TASK STATEMENT
Scan the entries for lines with the word "holds" and copy those lines.

DATASET RECORDS
--- START ---
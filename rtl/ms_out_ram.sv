// ms_out_ram - the four 512 x 32 output RAM buffers RAM_1..RAM_4.
//
// The buffers hold ready-made GMT words (bits [29:0] in the GMT format) that
// can be sent to GMT instead of the sorter results.  VME access goes through
// a common 9-bit address counter and CSR6:
//   * A_RAM_ADDR  read/write the address counter (0..1FF);
//   * A_CSR6      read/write CSR6[7:0]; bit 2m enables bits [15:0] and bit
//                 2m+1 bits [31:16] of RAM_(m+1);
//   * A_RAM_DATA  write: the 16-bit data goes to every enabled half at the
//                 address counter; read: OR of all enabled halves there;
//   * A_SEND_RAM  write: start the transmission of all 512 words
//                 (send_req pulse; the playback itself is sequenced outside).
// The address counter does not advance by itself.  soft_rst clears the
// address counter.  The playback port reads all four buffers at play_addr.
//
// Timing: play_data is registered and updated on ce, one bx after
// play_addr; VME read data appears one cycle after the read strobe.
// Sizes, the common counter and CSR6 follow the specification; the counter
// not auto-incrementing and the OR of several enabled halves on read are
// this design's choices.
module ms_out_ram
  import ms_pkg::*;
#(
  parameter int DEPTH = RAM_DEPTH
)(
  input  logic        clk,
  input  logic        rst,
  input  logic        soft_rst,
  input  logic        ce,
  input  logic [$clog2(DEPTH)-1:0] play_addr,
  output logic [N_OUT-1:0][31:0]   play_data,
  output logic        send_req,
  input  reg_req_t    reg_req,
  output logic [15:0] reg_rdata
);

  localparam int AW = $clog2(DEPTH);

  logic [15:0] ram [2*N_OUT][DEPTH];   // index 2m: RAM_(m+1)[15:0], 2m+1: [31:16]
  logic [AW-1:0] addr_q;
  logic [7:0]    csr6;

  logic hit_addr, hit_csr6, hit_data;
  assign hit_addr = (reg_req.addr == A_RAM_ADDR[18:1]);
  assign hit_csr6 = (reg_req.addr == A_CSR6[18:1]);
  assign hit_data = (reg_req.addr == A_RAM_DATA[18:1]);

  for (genvar h = 0; h < 2*N_OUT; h++) begin : g_half
    always_ff @(posedge clk) begin
      if (reg_req.wr && hit_data && csr6[h]) ram[h][addr_q] <= reg_req.wdata;
    end
  end

  always_ff @(posedge clk) begin
    if (rst) begin
      addr_q    <= '0;
      csr6      <= '0;
      reg_rdata <= '0;
      send_req  <= 1'b0;
      play_data <= '0;
    end else begin
      send_req <= reg_req.wr && (reg_req.addr == A_SEND_RAM[18:1]);
      if (soft_rst) addr_q <= '0;
      else if (reg_req.wr && hit_addr) addr_q <= AW'(reg_req.wdata);
      if (reg_req.wr && hit_csr6) csr6 <= reg_req.wdata[7:0];

      reg_rdata <= '0;
      if (reg_req.rd) begin
        if (hit_addr) reg_rdata <= 16'(addr_q);
        if (hit_csr6) reg_rdata <= {8'h00, csr6};
        if (hit_data) begin
          logic [15:0] acc;
          acc = '0;
          for (int h = 0; h < 2*N_OUT; h++)
            if (csr6[h]) acc = acc | ram[h][addr_q];
          reg_rdata <= acc;
        end
      end

      if (ce)
        for (int m = 0; m < N_OUT; m++)
          play_data[m] <= {ram[2*m+1][play_addr], ram[2*m][play_addr]};
    end
  end

endmodule
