// tb_ms_out_ram - self-checking test of the four output RAM buffers.
//
// Fills random words into RAM_1..RAM_4 through the address counter and the
// CSR6 half-word enables, reads them back over VME, reads them through the
// playback port (one bx after the address), checks the send command pulse
// and that Soft_Reset clears the address counter.  A reference array holds
// the expected contents.
module tb_ms_out_ram;
  import ms_pkg::*;

  logic clk = 0, rst = 1, soft_rst = 0, ce = 0;
  logic [8:0] play_addr = 0;
  logic [N_OUT-1:0][31:0] play_data;
  logic send_req;
  reg_req_t reg_req = '0;
  logic [15:0] reg_rdata;
  logic [31:0] ref_mem [N_OUT][64];
  int checks = 0, failures = 0, sends = 0;

  ms_out_ram dut (.*);

  always #5 clk = ~clk;
  always @(negedge clk) sends += send_req;

  initial begin
    #2000000;
    failures++;
    $display("TB_RESULT checks=%0d failures=%0d", checks, failures);
    $finish;
  end

  task automatic chk(logic c, string msg);
    checks++;
    if (!c) begin failures++; $display("FAIL: %s", msg); end
  endtask

  task automatic vme(logic wr, logic [18:0] a, logic [15:0] d, output logic [15:0] r);
    reg_req = '{wr: wr, rd: !wr, addr: a[18:1], wdata: d};
    @(posedge clk);
    #1 reg_req = '0;
    r = reg_rdata;
  endtask

  initial begin
    logic [15:0] r;
    repeat (2) @(posedge clk);
    #1 rst = 0;
    for (int a = 0; a < 64; a++) begin
      vme(1, A_RAM_ADDR, 16'(a), r);
      for (int h = 0; h < 2 * N_OUT; h++) begin
        logic [15:0] d;
        d = 16'($urandom);
        vme(1, A_CSR6, 16'(1 << h), r);
        vme(1, A_RAM_DATA, d, r);
        if (h % 2 == 0) ref_mem[h/2][a][15:0] = d; else ref_mem[h/2][a][31:16] = d;
      end
    end
    vme(0, A_CSR6, 0, r);
    chk(r == 16'h0080, "CSR6 read-back");
    // VME read-back
    for (int a = 0; a < 64; a++) begin
      vme(1, A_RAM_ADDR, 16'(a), r);
      vme(0, A_RAM_ADDR, 0, r);
      chk(r == 16'(a), "address counter read-back");
      for (int h = 0; h < 2 * N_OUT; h++) begin
        vme(1, A_CSR6, 16'(1 << h), r);
        vme(0, A_RAM_DATA, 0, r);
        chk(r == ((h % 2 == 0) ? ref_mem[h/2][a][15:0] : ref_mem[h/2][a][31:16]),
            $sformatf("VME read RAM%0d half %0d addr %0d", h/2 + 1, h % 2, a));
      end
    end
    // playback port
    for (int a = 0; a < 64; a++) begin
      play_addr = 9'(a); ce = 1;
      @(posedge clk); #1 ce = 0;
      for (int m = 0; m < N_OUT; m++)
        chk(play_data[m] == ref_mem[m][a], $sformatf("playback RAM%0d addr %0d", m + 1, a));
    end
    vme(1, A_SEND_RAM, 0, r);
    @(posedge clk); #1;
    chk(sends == 1, "send command");
    vme(1, A_RAM_ADDR, 16'h1FF, r);
    soft_rst = 1; @(posedge clk); #1 soft_rst = 0;
    vme(0, A_RAM_ADDR, 0, r);
    chk(r == 0, "Soft_Reset clears the address counter");
    $display("TB_RESULT checks=%0d failures=%0d", checks, failures);
    $finish;
  end
endmodule
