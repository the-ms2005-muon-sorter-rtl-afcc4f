// ms_sorter - the "4 out of 36" sorter with pattern merging.
//
// Inputs are the patterns of the 12 SPs (36 muons, each with a 7-bit rank).
// Muon i (i = 3*(SP_ID-1) + muon number - 1) beats muon j when its rank is
// larger, or when the ranks are equal and i > j; so on equal rank the SP with
// the larger physical address wins, as the specification requires.  For every
// muon the number of muons that beat it is counted; a muon with count p
// (p < 4) and non-zero rank is the (p+1)-th best.  Because the order is
// strict, each output position gets at most one muon.  The four 36-bit
// one-hot addresses (`sel`) then merge the chosen patterns onto four ranked
// outputs with an AND-OR multiplexer.  A rank-0 muon is never selected, so
// an output with no candidate is all zero (sp_id = 0).
//
// Timing: combinational selection, one register stage updated on `ce`
// (once per bx): outputs appear one bx after the inputs.
// The ranking rule follows the specification; the counting structure, the
// tie-break between the three muons of the same SP (higher muon number
// wins) and the register stage are this design's choices.
module ms_sorter
  import ms_pkg::*;
#(
  parameter int N_IN_P = N_IN   // must equal N_SP*N_MU_SP; kept for readability
)(
  input  logic                       clk,
  input  logic                       rst,
  input  logic                       ce,
  input  sp_pattern_t [N_SP-1:0]     pat,
  output sel_muon_t   [N_OUT-1:0]    best,
  output logic [N_OUT-1:0][N_IN_P-1:0] sel
);

  sel_muon_t [N_IN_P-1:0] cand;
  logic [N_OUT-1:0][N_IN_P-1:0] sel_d;
  sel_muon_t [N_OUT-1:0] best_d;

  // Flatten the SP patterns into 36 candidates carrying their SP bits.
  always_comb begin
    for (int s = 0; s < N_SP; s++)
      for (int k = 0; k < N_MU_SP; k++) begin
        cand[s*N_MU_SP + k].mu    = pat[s].mu[k];
        cand[s*N_MU_SP + k].sp_id = 4'(s + 1);
        cand[s*N_MU_SP + k].bc0   = pat[s].bc0;
        cand[s*N_MU_SP + k].se    = pat[s].se;
        cand[s*N_MU_SP + k].bx0   = pat[s].bx0;
        cand[s*N_MU_SP + k].sp    = pat[s].sp;
      end
  end

  always_comb begin
    int cnt;
    sel_d  = '0;
    best_d = '0;
    for (int i = 0; i < N_IN_P; i++) begin
      cnt = 0;
      for (int j = 0; j < N_IN_P; j++)
        if (j != i)
          if ((cand[j].mu.rank > cand[i].mu.rank) ||
              ((cand[j].mu.rank == cand[i].mu.rank) && (j > i)))
            cnt++;
      for (int p = 0; p < N_OUT; p++)
        if (cnt == p && cand[i].mu.rank != 7'd0)
          sel_d[p][i] = 1'b1;
    end
    for (int p = 0; p < N_OUT; p++)
      for (int i = 0; i < N_IN_P; i++)
        if (sel_d[p][i])
          best_d[p] = best_d[p] | cand[i];
  end

  always_ff @(posedge clk) begin
    if (rst) begin
      best <= '0;
      sel  <= '0;
    end else if (ce) begin
      best <= best_d;
      sel  <= sel_d;
    end
  end

  // Each output position holds at most one muon.
  for (genvar p = 0; p < N_OUT; p++) begin : g_chk
    a_onehot: assert property (@(posedge clk) disable iff (rst) $onehot0(sel[p]));
  end

endmodule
--- END ---
ANSWER TO THIS PROBLEM
// and that Soft_Reset clears the address counter.  A reference array holds
  // Each output position holds at most one muon.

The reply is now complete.